In this case, how do we build our products dimension that we just built? What are the steps went through? If we come back to the stage table, we want to see any transforms that were applied to the data. We might even want to dive into the actual code and see the code that was generated in this case for SQL Server. It's SQL Server code templates that we've used. If this was Snowflake, if this was Redshift, if this was Azure, we would see the code that is specific to those different platforms. Okay, so that is a very brief demonstration of how we would import the tables managed by HVR into Where Escape and then how we could use that to then build out business processing, the denormalization, the derivation, perhaps the data cleanup that's required as we build out the business layer of a data warehouse. 

Building a Data Warehouse

Thanks, Doug. I think, in summary, having the two HVR and where escape are both comprehensive and efficient as we build out a data warehouse, first and foremost a streamlined approach for not only delivering the data, but then modeling it. In a way that makes sense for the data warehouse and taking into account all the different features and functions that went through, starting with your initial loads and creating all the target structures leveraging that in conjunction with the Change data capture to create your target from a live source and then getting into really being able to leverage the WhereScape to quickly design, develop, deploy and operate into that data warehousing within days rather than weeks or months. Then, of course, once this is all in place, leveraging the right monitoring and documentation to make sure everything is working properly. The couple of things that we did not discuss but are available in HVR is really just leveraging your performance statistics as you're moving this data into your target system. 

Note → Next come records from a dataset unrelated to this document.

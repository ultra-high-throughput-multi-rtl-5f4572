// tb_aes_core: one outer-round pipelined AES core.
//
// The round keys are computed in the testbench (reference key schedule) and
// held. The FIPS-197 vectors and a stream of random blocks, one per cycle
// with random gaps, are pushed in; every output is compared with the
// reference cipher, and each block must leave exactly 11 clock edges after
// it entered. Then the key is changed and another stream is checked.
module tb_aes_core;
  import aes_ref_pkg::*;
  import aes_pkg::aes_round_keys_t;
  logic clk = 0, rst_n = 0;
  logic in_valid = 0, out_valid;
  logic [127:0] data_in = '0, data_out;
  aes_round_keys_t round_keys;
  int checks = 0, failures = 0;
  int cycle = 0;

  aes_core dut (.clk(clk), .rst_n(rst_n), .in_valid(in_valid), .data_in(data_in),
                .round_keys(round_keys), .out_valid(out_valid), .data_out(data_out));

  always #5 clk = ~clk;
  always @(posedge clk) cycle <= cycle + 1;

  initial begin
    repeat (5000) @(posedge clk);
    failures++;
    $display("watchdog expired");
    $display("TB_RESULT checks=%0d failures=%0d", checks, failures);
    $finish;
  end

  // Expected results, in order, with the edge at which they must appear.
  logic [127:0] exp_q [$];
  int           due_q [$];
  logic [127:0] cur_key;
  int sent = 0, received = 0;

  always @(posedge clk) if (rst_n) begin
    if (out_valid) begin
      checks++;
      if (exp_q.size() == 0) begin
        failures++; $display("FAIL unexpected output %032h", data_out);
      end else begin
        logic [127:0] e;
        int d;
        e = exp_q.pop_front();
        d = due_q.pop_front();
        received++;
        if (data_out !== e || cycle != d) begin
          failures++;
          $display("FAIL got %032h at %0d expected %032h at %0d", data_out, cycle, e, d);
        end
      end
    end
  end

  task automatic set_key(logic [127:0] key);
    rk_t r = key_schedule(key);
    cur_key = key;
    for (int j = 0; j <= 10; j++) round_keys[j] = r[j];
  endtask

  // Present one block for one cycle (or an idle cycle).
  task automatic drive(logic v, logic [127:0] pt);
    in_valid = v;
    data_in  = pt;
    if (v) begin
      exp_q.push_back(encrypt(cur_key, pt));
      due_q.push_back(cycle + 11);  // sampled at this edge, out 11 edges on
      sent++;
    end
    @(posedge clk); #1;
  endtask

  initial begin
    set_key(128'h000102030405060708090a0b0c0d0e0f);
    repeat (2) @(posedge clk);
    #1 rst_n = 1;
    @(posedge clk); #1;
    // FIPS-197 Appendix C.1; known answer also checked explicitly below.
    drive(1, 128'h00112233445566778899aabbccddeeff);
    drive(0, '0);
    for (int n = 0; n < 200; n++) drive(($urandom % 4) != 0, rand128());
    drive(0, '0);
    repeat (12) @(posedge clk); #1;
    set_key(128'h2b7e151628aed2a6abf7158809cf4f3c);
    drive(1, 128'h3243f6a8885a308d313198a2e0370734);
    for (int n = 0; n < 200; n++) drive(1, rand128());
    drive(0, '0);
    repeat (14) @(posedge clk);
    checks++;
    if (received != sent || sent < 300) begin
      failures++; $display("FAIL sent %0d received %0d", sent, received);
    end
    checks++;
    if (encrypt(128'h000102030405060708090a0b0c0d0e0f, 128'h00112233445566778899aabbccddeeff)
        !== 128'h69c4e0d86a7b0430d8cdb78070b4c55a) begin
      failures++; $display("FAIL reference model disagrees with FIPS-197 C.1");
    end
    $display("TB_RESULT checks=%0d failures=%0d", checks, failures);
    $finish;
  end
endmodule
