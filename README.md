# Three-stream continuous-HMM speech decoder

This is synthesizable SystemVerilog for the decoding half of a phone recogniser. It
works with continuous-density hidden Markov models (HMMs). The host PC turns speech
into 39-element feature vectors, one per 10 ms frame. The hardware takes those
vectors and does the two expensive steps:

1. **Observation probabilities.** For every frame and every state of every HMM, it
   computes the probability that the state emitted the feature vector. The model
   is an uncorrelated multivariate Gaussian. The sum runs in floating point,
   one vector element per clock cycle.
2. **Viterbi decoding.** It updates the best path cost into every state and
   records each state's most likely predecessor.

The hardware does not backtrack. The host does that from the predecessor words the
design writes to RAM.

The main idea is to **decode three speech files at the same time**. Producing the
probabilities takes about forty times longer than the Viterbi update, and each
observation vector only has to be read once per frame. So three probability units
share one stream of model data (means and weights), one unit per file. One Viterbi
decoder serves the three units in turn, and its path-cost memory keeps the three
files apart.

The default size is the monophone system: 49 three-state HMMs (`N_HMM = 49`).
The same RTL with `N_HMM = 634` is the biphone/triphone system.

## The arithmetic

The decoder works with costs, which are negative natural logarithms. The cost of
observation `O` in state `j` is:

```
cost_j(O) = C_j + sum_{i=0..38} (O_i - mu_ji)^2 * w_ji
w_ji = 1 / (2 sigma_ji^2)
C_j  = (39/2) ln(2 pi) + sum_i ln sigma_ji
```

`w` and `C` depend only on the model, so the host computes them in advance and
stores them next to the means. Each element then needs one subtraction, one
squaring and one multiplication.

`C_j` is fed in as a **fortieth element**, which keeps the datapath uniform:

- its mean word is 0;
- its weight word is `C_j`;
- the observation buffer supplies 1.0 at index 39.

So `(1 - 0)^2 * C_j = C_j` flows through the same subtract, square and multiply
pipeline. Every state therefore takes exactly 40 cycles.

Number formats:

| quantity | format |
|---|---|
| observation, mean, weight, partial sums | IEEE-754 single precision (24-bit significand). Round to nearest-even. Denormals flush to zero. No NaN handling. |
| observation cost and path costs | signed 32-bit fixed point with 8 fractional bits (`hmm_pkg::cost_t`). Converted with rounding half away from zero. |
| cost arithmetic | saturating, within [-2^30, 2^30-1] |
| `COST_INF` (2^30-1) | an impossible or pruned path. Any sum that contains it stays `COST_INF`. |

## Data flow and timing

```
 board RAM: obs bank ─────────────┬────────────┬────────────┐
 board RAM: mean+weight banks ─┬──┼─[delay 40]─┼─[delay 40]─┼─┐
                               │  │          │ │          │ │ │
                          obs_prob_unit 0  obs_prob_unit 1  obs_prob_unit 2
                               │ (file 0)        │ (file 1)      │ (file 2)
                               └──── frame_done / read port ─────┘
                                               │
                                       viterbi_decoder ──► predecessor bank
```

- **frame_sequencer** walks the `3*N_HMM` states of a frame. It reads 40
  elements per state, so each frame is exactly `3*N_HMM*40` cycles and frames
  follow each other with no gap. The mean and weight banks share one address.
- **Observation reads.** In the first 120 cycles of a frame the sequencer also
  reads the three files' observation vectors, one after another. File `f` is read
  during cycles `40f .. 40f+38`.
- **Model delay lines.** Unit 1 gets the model stream through one 40-cycle
  delay line (`model_delay`), and unit 2 through two. So each unit sees its own
  observation vector at the same moment as the model data for state 0. From then
  on each unit replays the vector from its `obs_buffer` for every further state.
- **Inside `obs_prob_unit`.** The pipeline is: observation buffer, then
  `fp_addsub` (`O - mu`), then `fp_mul` (square), then `fp_mul` (times `w`), then
  `fp_accumulator`, then `fp_to_fixed`, then `prob_buffer`. Each stage accepts
  one element per cycle and takes one cycle. One state's cost is finished every
  40 cycles. The last cost of a frame reaches the buffer 6 cycles after the
  frame's last model beat.
- **Ping-pong buffer.** `prob_buffer` has two pages. A unit writes frame `t+1`
  into one page while the decoder reads frame `t` from the other. When a page is
  complete the unit pulses `frame_done`.
- **Decoder arbitration.** The three `frame_done` pulses arrive 40 cycles apart.
  One decoder pass takes `N_HMM + 4` cycles, so requests often arrive while a
  pass is running. The decoder queues them and serves the pending file with the
  lowest index first.

At 49 HMMs a frame of all three files takes 5880 cycles. At 50 MHz that is 117.6 us,
or 39.2 us per observation. A 10 ms frame therefore runs about 255 times faster than
real time. At 634 HMMs a frame takes 76080 cycles. At 33 MHz that is 768.5 us per
observation, about 13 times real time. Both figures match what the original
implementation reports on its FPGA: 39.3 us and 769 us.

## The Viterbi decoder

Every HMM is a left-to-right model with three emitting states. Each state has a
self loop and a step forward. State 0 is entered from outside the model, and
state 2 leaves the model through an exit transition. For state `j` of HMM `m` at
frame `t`:

```
delta_t(j) = min( delta_{t-1}(j) + a_jj , delta_{t-1}(j-1) + a_(j-1)j ) + cost_j(O_t)
psi_t(j)   = 1 if the second term won (ties go to the self loop)
```

For state 0, the "previous state" is the cheapest model exit of the previous
frame, taken over all HMMs of that file, plus this HMM's entry cost. There is no
language model, so every HMM shares the same single best predecessor.

One pass over a file handles one HMM per cycle in four pipeline steps:

| cycle | work |
|---|---|
| c0 | Read the three observation costs (from the file's `prob_buffer`), the previous path costs (`delta_buffer`), the transition costs (`trans_ram`) and the entry cost (`lm_block`'s RAM). |
| c1 | **scaler**: subtract the file's smallest path cost of the previous frame, so the best path restarts at 0 and costs cannot overflow. Replace any cost more than `PRUNE_TH` above the best with `COST_INF`, which prunes that path. The best exit cost is rescaled the same way. **init_switch**: pick the file's observation costs. On the file's first frame, set every previous cost to `COST_INF` and the best exit to 0, so each HMM starts in state 0 at its entry cost. |
| c2 | **hmm_processor**: three `hmm_node`s update the three states at once. |
| c3 | Write the new costs back to `delta_buffer`. The scaler tracks their minimum. `lm_block` tracks the cheapest exit and the HMM that gave it (lower index wins a tie). Emit one predecessor record. |

One cycle after the last HMM, the file's minimum and best exit are latched for its
next frame, and a best-exit record is emitted.

`PRUNE_TH` is 250 nats by default (`250 <<< 8`).

## Output: predecessor words and backtracking

The decoder writes one 32-bit word per HMM per frame per file to the predecessor
bank, plus one best-exit word:

```
address = (t*3 + f) * (N_HMM + 1) + m       m < N_HMM : predecessor bits of HMM m
                                            m = N_HMM : best-exit word
predecessor word: bits 2:0 = psi of states 0,1,2 (1 = came from the state before)
best-exit word:   bit 31 = 1, bits 15:0 = HMM with the cheapest exit at frame t
```

To backtrack file `f` over `T` frames, the host does this:

1. Start at frame `T-1` in state 2 of the HMM named by that frame's best-exit
   word.
2. At frame `t`, in HMM `m` and state `j`, look at psi bit `j`.
   - If it is 0, the path stays in `(m, j)` at `t-1`.
   - If it is 1 and `j > 0`, the path moves to `(m, j-1)`.
   - If it is 1 and `j = 0`, HMM `m` began at frame `t`. The path came from
     state 2 of the HMM named by frame `t-1`'s best-exit word.
3. At frame 0 every path starts in state 0. The HMMs in which the path begins,
   read in order, are the recognised phone sequence.

## Board interface

The design uses four 32-bit RAM banks of 512K words each, with the read data one
cycle after the read request:

| bank | contents | address |
|---|---|---|
| observations | element `e` of file `f`, frame `t` | `(t*3 + f)*39 + e` |
| means | element `e` of global state `s = 3m + j` | `s*40 + e` (element 39 = 0.0) |
| weights | `1/(2 sigma^2)` | same address as the means (element 39 = `C_j`) |
| predecessors | write only | see above |

Before `start`, the host loads two tables:

- the transition costs through `trans_we/trans_waddr/trans_wdata`. Each word is
  an `hmm_pkg::trans_t`: `a00 a01 a11 a12 a22 a2x`, as fixed-point costs.
- the entry costs through `ent_*`.

Pulse `start` with `num_frames` set. `done` rises when the last frame of all three
files has been decoded.

## Files

| file | block |
|---|---|
| `rtl/hmm_pkg.sv` | types, constants, float and saturating cost arithmetic |
| `rtl/hmm_recognizer_top.sv` | whole design |
| `rtl/frame_sequencer.sv` | RAM read generation |
| `rtl/model_delay.sv` | model-stream delay line |
| `rtl/obs_prob_unit.sv` | one observation probability unit |
| `rtl/obs_buffer.sv`, `rtl/prob_buffer.sv` | its input and output buffers |
| `rtl/fp_addsub.sv`, `rtl/fp_mul.sv`, `rtl/fp_accumulator.sv`, `rtl/fp_to_fixed.sv` | its arithmetic stages |
| `rtl/viterbi_decoder.sv` | decoder core |
| `rtl/init_switch.sv`, `rtl/scaler.sv`, `rtl/lm_block.sv`, `rtl/hmm_processor.sv` (+ `rtl/hmm_node.sv`), `rtl/delta_buffer.sv`, `rtl/trans_ram.sv` | its parts |
| `tb/tb_<module>.sv` | self-checking testbench of each module |
| `tb/tb_workload_triphone.sv` | end-to-end test at 634 HMMs |
| `tb/tb_util_pkg.sv` | real-to-float conversion and the reference Viterbi decoder |

## Simulating

Every testbench prints `TB_RESULT checks=N failures=M` and stops by itself. It also
has a watchdog. For example:

```
verilator --binary --timing --assert -Wno-fatal --top-module tb_hmm_recognizer_top \
    -y rtl -y tb +libext+.sv rtl/hmm_pkg.sv tb/tb_util_pkg.sv tb/tb_hmm_recognizer_top.sv
./obj_dir/Vtb_hmm_recognizer_top
```

`tb_hmm_recognizer_top` runs the default design (49 HMMs) for 6 frames of three
files, which takes a few seconds. It makes these checks:

- It fills the RAM models with values on a 1/4 and 1/8 grid, so every
  floating-point operation is exact. The expected costs can then be computed
  with real numbers, and a reference decoder gives the exact predecessor words.
- It compares every word in the predecessor bank.
- It checks the 5880-cycle frame period and the total run length.
- It requires each of these mechanisms to happen at least once: pruning, entry
  from another model's exit, forward steps, queued decoder requests, page swaps
  and first-frame initialisation.

`tb_workload_triphone` runs the same test with 634 HMMs for 5 frames.

The unit testbenches cover:

- float results within half an ulp of exact double-precision results;
- rounding and saturation of the fixed-point conversion;
- buffer contents and pages;
- the exact cycle pattern of the sequencer;
- the scaler and pruning rules;
- tie-breaking;
- the decoder against the reference model, with queued requests.

## What is this design's own choice

The published description gives the architecture: one element per cycle, the
fortieth-element constant, three units with a delayed model stream, the five-part
decoder with three nodes and a single shared predecessor, and transition costs in
on-chip RAM. It leaves the following open, and this RTL fills them in as follows:

- **Float format and rounding.** Single precision is inferred from its 24-bit
  multipliers. Each float unit has one pipeline stage. The accumulator adds in a
  single cycle, so its feedback loop is the critical path.
- **Fixed-point cost format.** Signed 32-bit with 8 fractional bits, saturating.
- **Model topology.** Left-to-right, with self loops, entry and exit.
- **Tie-breaking.** The self loop wins a tie between candidates. The lower HMM
  index wins a tie for the best exit.
- **Scaling and pruning.** The scaler subtracts the previous frame's minimum and
  cuts at a fixed beam, `PRUNE_TH`.
- **Decoder order.** The scaler sits just before the init/switch stage instead of
  after it. This gives the same arithmetic.
- **Probability buffer.** It is double-buffered.
- **Interface details.** All RAM layouts, the predecessor word format, the table
  load ports and the start/done handshake are this design's.
- **Arbitration.** Lowest pending file first.
- **Reset.** Asynchronous active-low reset for control state. Memories are not
  reset.

The PC, its pre-processing and backtracking software, and the board's RAM chips and
PCI arbitration are not part of this RTL. The top brings the RAM bank ports out
instead.

## Limits

- The predecessor bank holds `512K / (3*(N_HMM+1))` frames per run. That is 3495
  frames (35 s of speech) at 49 HMMs, but only 275 frames (2.75 s) at 634 HMMs,
  unless the host empties the bank during the run.
- The decoder does not check that a file's buffer page is still unread before the
  unit overwrites it. With the ping-pong pages this cannot happen: a pass takes
  `N_HMM + 4` cycles, far less than a frame.
- Observation costs outside about ±4 million nats saturate.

We'll overlay your latency or report on your latency, both from a capture and delivery perspective, and then overlay that on top of other performance metrics broken down by how many inserts up the delete flowing through the system, but more importantly, taking it one step further into breaking it down per table. Now I can see if my latency does tend to climb or seem to climb on my target system to about ten minutes. I can quickly identify who the culprit is. Essentially, if I'm operating a large batch operation or an update to one particular table, I can see that in real time. Now with the beauty of HVR's architecture, we can capture one's, deliver many. I can separate that table out into a separate delivery process so that it wouldn't affect other tables involved in replication. This is really important when leveraging a data warehouse like Snowflake or Redshift or any data warehouse that is not designed for OLTP like a SQL Server oracle. 

Right? Having that distributed architecture that went over allows us to support multiple topologies like a capture once, deliver many. Having one capture process reading from the source, but delivering that data into multiple threads on the target so that you can get that data in a timely manner.